■ Work request ■
Tally every line of the material where "generator" occurs, then write the total by itself.

───── Exercise materials ─────

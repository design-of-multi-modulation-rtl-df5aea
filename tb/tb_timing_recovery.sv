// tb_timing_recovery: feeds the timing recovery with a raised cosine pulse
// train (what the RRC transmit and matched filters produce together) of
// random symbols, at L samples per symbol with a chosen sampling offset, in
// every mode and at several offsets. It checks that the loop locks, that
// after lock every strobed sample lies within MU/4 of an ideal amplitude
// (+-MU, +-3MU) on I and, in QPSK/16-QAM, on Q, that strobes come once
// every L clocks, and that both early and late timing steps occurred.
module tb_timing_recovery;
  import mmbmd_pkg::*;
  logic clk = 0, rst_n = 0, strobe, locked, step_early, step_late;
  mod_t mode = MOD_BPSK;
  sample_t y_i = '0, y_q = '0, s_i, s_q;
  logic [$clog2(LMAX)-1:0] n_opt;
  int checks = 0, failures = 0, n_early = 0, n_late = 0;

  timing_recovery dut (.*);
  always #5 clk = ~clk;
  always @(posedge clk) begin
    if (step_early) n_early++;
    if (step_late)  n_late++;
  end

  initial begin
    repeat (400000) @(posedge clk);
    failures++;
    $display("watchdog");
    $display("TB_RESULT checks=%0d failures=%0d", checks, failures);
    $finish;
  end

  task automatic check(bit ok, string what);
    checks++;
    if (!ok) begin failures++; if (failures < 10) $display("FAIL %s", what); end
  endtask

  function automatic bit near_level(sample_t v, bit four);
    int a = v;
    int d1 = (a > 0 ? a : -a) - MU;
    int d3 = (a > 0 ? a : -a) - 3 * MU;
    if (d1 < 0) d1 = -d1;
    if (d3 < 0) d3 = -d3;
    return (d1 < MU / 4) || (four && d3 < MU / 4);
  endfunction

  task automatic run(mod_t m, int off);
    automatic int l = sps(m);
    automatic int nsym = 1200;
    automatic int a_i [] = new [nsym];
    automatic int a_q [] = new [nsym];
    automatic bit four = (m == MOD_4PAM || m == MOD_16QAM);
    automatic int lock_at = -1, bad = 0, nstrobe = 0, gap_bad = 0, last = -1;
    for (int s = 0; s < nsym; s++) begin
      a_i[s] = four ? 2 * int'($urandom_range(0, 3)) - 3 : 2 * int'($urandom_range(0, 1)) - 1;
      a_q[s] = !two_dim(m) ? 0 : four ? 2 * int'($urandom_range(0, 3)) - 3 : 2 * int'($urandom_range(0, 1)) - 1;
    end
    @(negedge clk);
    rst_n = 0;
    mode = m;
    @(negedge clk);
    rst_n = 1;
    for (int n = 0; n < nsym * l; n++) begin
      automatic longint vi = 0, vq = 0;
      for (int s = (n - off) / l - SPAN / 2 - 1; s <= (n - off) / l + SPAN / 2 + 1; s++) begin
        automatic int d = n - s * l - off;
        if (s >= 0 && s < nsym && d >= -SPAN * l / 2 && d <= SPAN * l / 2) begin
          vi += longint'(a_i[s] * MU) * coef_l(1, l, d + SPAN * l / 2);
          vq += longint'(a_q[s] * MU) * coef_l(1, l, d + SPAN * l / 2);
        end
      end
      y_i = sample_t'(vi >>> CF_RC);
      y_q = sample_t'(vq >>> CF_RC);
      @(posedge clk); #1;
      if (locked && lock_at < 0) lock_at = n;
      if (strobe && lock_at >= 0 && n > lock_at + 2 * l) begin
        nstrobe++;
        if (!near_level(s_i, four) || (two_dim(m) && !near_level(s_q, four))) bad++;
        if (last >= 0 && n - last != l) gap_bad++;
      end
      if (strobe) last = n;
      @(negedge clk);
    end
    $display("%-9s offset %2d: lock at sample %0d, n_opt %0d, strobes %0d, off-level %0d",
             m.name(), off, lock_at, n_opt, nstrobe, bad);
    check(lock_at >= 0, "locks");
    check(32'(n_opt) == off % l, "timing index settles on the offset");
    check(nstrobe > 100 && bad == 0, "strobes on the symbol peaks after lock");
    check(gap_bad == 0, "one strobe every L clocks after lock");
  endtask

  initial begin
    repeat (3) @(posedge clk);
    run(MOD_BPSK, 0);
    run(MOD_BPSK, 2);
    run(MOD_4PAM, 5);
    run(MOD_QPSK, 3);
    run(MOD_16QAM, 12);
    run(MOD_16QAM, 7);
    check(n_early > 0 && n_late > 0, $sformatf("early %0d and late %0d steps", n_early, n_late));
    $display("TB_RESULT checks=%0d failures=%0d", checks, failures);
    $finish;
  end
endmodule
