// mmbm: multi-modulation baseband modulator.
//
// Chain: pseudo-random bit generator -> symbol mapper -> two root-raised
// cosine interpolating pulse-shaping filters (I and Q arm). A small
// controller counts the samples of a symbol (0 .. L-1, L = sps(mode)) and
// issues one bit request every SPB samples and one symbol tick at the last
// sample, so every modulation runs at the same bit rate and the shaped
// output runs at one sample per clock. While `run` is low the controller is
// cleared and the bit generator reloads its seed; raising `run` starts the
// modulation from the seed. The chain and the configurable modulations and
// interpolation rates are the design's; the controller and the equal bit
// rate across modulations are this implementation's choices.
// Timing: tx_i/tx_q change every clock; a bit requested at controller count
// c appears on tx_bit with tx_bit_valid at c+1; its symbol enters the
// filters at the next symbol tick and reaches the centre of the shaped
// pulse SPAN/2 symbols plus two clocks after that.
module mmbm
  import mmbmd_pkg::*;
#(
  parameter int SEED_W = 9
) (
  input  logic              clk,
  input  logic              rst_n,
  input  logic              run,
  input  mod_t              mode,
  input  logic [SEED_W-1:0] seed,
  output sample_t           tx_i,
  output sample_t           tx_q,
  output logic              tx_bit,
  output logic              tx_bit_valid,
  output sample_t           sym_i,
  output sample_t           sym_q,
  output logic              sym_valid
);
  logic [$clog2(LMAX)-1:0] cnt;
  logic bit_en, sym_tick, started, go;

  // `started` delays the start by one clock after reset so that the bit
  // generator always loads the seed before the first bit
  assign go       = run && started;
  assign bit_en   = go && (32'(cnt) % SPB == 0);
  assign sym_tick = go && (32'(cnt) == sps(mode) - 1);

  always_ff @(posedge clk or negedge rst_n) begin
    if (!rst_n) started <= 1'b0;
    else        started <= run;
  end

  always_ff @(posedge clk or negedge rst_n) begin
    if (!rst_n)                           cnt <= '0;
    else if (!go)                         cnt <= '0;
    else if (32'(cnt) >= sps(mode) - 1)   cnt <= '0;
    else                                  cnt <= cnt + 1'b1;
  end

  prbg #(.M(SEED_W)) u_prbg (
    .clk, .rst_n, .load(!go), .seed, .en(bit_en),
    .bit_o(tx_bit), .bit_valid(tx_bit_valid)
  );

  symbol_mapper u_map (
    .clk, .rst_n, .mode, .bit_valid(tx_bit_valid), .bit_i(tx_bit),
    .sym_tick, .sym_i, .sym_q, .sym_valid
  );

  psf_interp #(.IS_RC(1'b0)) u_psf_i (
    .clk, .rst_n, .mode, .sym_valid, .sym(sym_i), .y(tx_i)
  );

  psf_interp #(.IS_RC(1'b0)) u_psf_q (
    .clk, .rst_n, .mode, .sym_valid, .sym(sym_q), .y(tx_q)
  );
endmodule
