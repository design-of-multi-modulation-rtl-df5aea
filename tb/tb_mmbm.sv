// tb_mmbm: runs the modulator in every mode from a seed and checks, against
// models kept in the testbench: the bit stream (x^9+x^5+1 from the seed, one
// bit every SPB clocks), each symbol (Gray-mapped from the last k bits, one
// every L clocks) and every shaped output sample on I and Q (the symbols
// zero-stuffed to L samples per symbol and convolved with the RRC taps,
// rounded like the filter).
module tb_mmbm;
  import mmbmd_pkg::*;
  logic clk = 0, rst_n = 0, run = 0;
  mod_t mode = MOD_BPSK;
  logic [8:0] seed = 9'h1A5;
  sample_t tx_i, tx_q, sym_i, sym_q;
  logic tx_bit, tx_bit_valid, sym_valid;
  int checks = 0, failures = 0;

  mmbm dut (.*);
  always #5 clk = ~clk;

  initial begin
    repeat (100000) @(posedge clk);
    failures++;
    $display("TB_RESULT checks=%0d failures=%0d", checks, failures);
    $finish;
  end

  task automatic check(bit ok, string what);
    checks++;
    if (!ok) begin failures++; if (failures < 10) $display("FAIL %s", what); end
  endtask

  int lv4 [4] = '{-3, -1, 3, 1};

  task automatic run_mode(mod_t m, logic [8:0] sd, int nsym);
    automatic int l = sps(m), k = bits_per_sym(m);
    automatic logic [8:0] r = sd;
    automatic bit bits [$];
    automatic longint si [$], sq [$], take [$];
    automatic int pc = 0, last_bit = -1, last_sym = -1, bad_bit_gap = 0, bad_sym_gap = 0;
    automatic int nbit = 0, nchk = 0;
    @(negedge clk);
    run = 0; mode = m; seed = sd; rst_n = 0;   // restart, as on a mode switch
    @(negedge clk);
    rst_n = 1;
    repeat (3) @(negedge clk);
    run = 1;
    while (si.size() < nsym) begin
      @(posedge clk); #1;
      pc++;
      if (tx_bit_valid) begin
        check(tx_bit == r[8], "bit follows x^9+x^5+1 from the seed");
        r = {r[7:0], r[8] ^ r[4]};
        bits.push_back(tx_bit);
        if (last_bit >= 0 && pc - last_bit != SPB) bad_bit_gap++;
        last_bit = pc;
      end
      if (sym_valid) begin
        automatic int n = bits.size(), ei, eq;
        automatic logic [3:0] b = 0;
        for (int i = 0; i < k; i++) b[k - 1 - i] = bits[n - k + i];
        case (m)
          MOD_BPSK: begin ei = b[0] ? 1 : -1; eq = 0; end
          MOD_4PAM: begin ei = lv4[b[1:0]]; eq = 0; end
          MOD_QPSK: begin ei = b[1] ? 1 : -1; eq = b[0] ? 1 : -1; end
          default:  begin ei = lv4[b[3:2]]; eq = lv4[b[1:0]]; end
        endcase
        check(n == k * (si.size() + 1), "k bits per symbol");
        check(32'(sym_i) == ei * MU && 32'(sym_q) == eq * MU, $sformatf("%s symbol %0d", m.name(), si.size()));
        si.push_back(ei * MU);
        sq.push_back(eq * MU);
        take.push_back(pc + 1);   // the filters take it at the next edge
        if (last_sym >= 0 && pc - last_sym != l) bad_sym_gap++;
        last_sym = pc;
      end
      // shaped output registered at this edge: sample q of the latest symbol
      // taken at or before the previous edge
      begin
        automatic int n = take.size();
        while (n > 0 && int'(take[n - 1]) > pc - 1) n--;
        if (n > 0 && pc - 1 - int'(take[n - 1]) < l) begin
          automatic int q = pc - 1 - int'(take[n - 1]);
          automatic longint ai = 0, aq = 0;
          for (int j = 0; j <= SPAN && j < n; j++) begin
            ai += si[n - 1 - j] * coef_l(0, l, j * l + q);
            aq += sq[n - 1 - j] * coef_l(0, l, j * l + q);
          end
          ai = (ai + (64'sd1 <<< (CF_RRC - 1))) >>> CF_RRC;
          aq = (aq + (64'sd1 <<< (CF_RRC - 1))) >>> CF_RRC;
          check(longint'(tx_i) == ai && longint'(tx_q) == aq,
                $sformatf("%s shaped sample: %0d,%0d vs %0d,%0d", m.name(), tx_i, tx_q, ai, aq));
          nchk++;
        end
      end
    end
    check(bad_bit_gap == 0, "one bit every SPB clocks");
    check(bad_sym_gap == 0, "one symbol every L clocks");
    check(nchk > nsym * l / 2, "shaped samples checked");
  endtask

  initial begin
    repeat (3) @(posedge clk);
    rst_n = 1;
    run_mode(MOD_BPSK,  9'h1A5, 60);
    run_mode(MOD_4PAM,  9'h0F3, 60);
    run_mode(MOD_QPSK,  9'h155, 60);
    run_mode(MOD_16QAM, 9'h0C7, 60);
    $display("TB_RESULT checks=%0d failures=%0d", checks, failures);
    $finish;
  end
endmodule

─────

■ Answer section ■
3